Why a 120ms ease that I had been proud of had to come out.

Contents
  1. Why I had loved it
  2. Why I removed it
  3. What I replaced it with
  4. What I learned

There was an animation in my product that I had been proud of for half a year. A 120-millisecond ease on a state change. It was the smallest moment of detail I had put in. I removed it last month, and the product is better for it.

Why I had loved it#

It made the change feel intentional. It signalled "yes, that worked," in a way that a static transition could not. I had iterated on the curve three times. It was, on its own, a good piece of work.

Why I removed it#

A user told me, casually, that they had assumed the animation meant the app was "loading." They were waiting for the animation to finish before clicking the next thing. A 120ms wait, multiplied across every interaction, was costing them flow.

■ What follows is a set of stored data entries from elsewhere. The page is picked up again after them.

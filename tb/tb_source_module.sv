// tb_source_module -- source module in its delay and crosstalk configurations.
//
// The far end is modelled by giving receiver l a copy of driver l's data
// delayed by (l+1) ns, so each return-multiplexer setting has its own
// delay. Checks: (1) the measured delay for every return wire equals that
// round trip less the 100 ps delay element; (2) in crosstalk mode the
// neighbour wires carry the wave delayed by the 100 ps DMM and the wire under
// test carries tap t_i = i * 500 ps with polarity P; (3) calibration measures
// t_i itself; (4) a crosstalk-mode round trip is measured against the timed
// signal. Delays are read as d = k * T / (2N) with T = 20 ns.
module tb_source_module;
  import bdcm_pkg::*;
  timeunit 1ps;
  timeprecision 1ps;
  localparam int unsigned N     = 4096;
  localparam int unsigned CNT_W = $clog2(N + 1);
  localparam int          T_PS  = 20000;
  logic                 clk = 1'b0, rst_n = 1'b0, start = 1'b0, wave = 1'b0;
  cfg_t                 cfg;
  logic [BUS_LANES-1:0] rcv, drv_x;
  logic                 busy, done;
  logic [CNT_W-1:0]     count;
  int checks = 0, failures = 0;

  source_module dut (.*);

  always #(1500 + $urandom_range(0, 100) - 50) clk = !clk;
  always #(T_PS / 2) wave = !wave;
  for (genvar l = 0; l < BUS_LANES; l++) begin : g_far
    always @(drv_x[l]) rcv[l] <= #((l + 1) * 1000) drv_x[l];
  end

  // The wave starts low at time 0 and toggles every T/2: its value at any
  // time away from an edge, used to predict the drive data.
  function automatic logic wave_at(input longint t);
    return (t < 0) ? 1'b0 : 1'((t / (T_PS / 2)) % 2);
  endfunction

  initial begin
    #2000000000;
    failures++;
    $display("TB_RESULT checks=%0d failures=%0d", checks, failures);
    $finish;
  end

  task automatic measure(input real exp_ps, input string what);
    real meas;
    #(3 * T_PS);
    @(negedge clk) start = 1'b1;
    @(negedge clk) start = 1'b0;
    wait (done);
    meas = real'(count) * T_PS / (2.0 * N);
    checks++;
    if (meas < exp_ps - 100 || meas > exp_ps + 100) begin
      failures++;
      $display("FAIL %s: measured %0.1f ps, expected %0.1f ps", what, meas, exp_ps);
    end
  endtask

  initial begin
    rcv = '0;
    cfg = '0;
    cfg.test_mode = 1'b1;
    cfg.role      = ROLE_SOURCE;
    repeat (3) @(negedge clk);
    rst_n = 1'b1;

    // (1) delay configuration, every return wire
    for (int l = 0; l < BUS_LANES; l++) begin
      cfg.ret_lane = LANE_W'(l);
      measure((l + 1) * 1000 - 100, "delay configuration");
    end

    // (2) crosstalk drive data
    cfg.xt_en    = 1'b1;
    cfg.agg_mask = 4'b0101;
    for (int i = 0; i <= int'(TGM_STAGES); i += 7) begin
      for (int p = 0; p < 2; p++) begin
        cfg.tap_sel  = TAP_W'(i);
        cfg.polarity = 1'(p);
        #(2 * T_PS);
        for (int s = 0; s < 20; s++) begin
          logic e_dmm, e_tap;
          // sample halfway between 50 ps time steps, clear of every edge
          #($urandom_range(10, 30) * 100 + 50 - ($time % 100));
          e_dmm = wave_at($time - 100);
          e_tap = wave_at($time - longint'(i) * 500) ^ 1'(p);
          checks++;
          if (drv_x[0] !== e_dmm || drv_x[2] !== e_dmm || drv_x[1] !== e_tap || drv_x[3] !== e_tap) begin
            failures++;
            $display("FAIL xt drive tap %0d P %0d: drv_x=%b dmm=%b tap=%b", i, p, drv_x, e_dmm, e_tap);
          end
        end
      end
    end

    // (3) calibration of some taps (P = 0)
    cfg.polarity = 1'b0;
    cfg.cal      = 1'b1;
    for (int i = 2; i < 20; i += 5) begin
      cfg.tap_sel = TAP_W'(i);
      measure(i * 500, "calibration");
    end

    // (4) crosstalk-mode round trip on wire 1 (1 ns + 1 ns through the far end)
    cfg.cal      = 1'b0;
    cfg.ret_lane = 2'd1;
    cfg.tap_sel  = TAP_W'(5);
    cfg.polarity = 1'b1;
    measure(2000 - 100, "crosstalk round trip");

    $display("TB_RESULT checks=%0d failures=%0d", checks, failures);
    $finish;
  end
endmodule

I had built a delay that signalled importance, and they had read it as slowness. They were right.

What I replaced it with#

Nothing. The new state appears instantly. The signal of "yes that worked" comes from the new state itself, which is now the fastest possible confirmation. It turns out a confirmation that arrives later than necessary is not a confirmation, it is a delay with style.

What I learned#

The detail I am proudest of is often the detail that is most worth examining. I had loved the animation. The user had been waiting on it. Both can be true. Only one of them was paying the cost.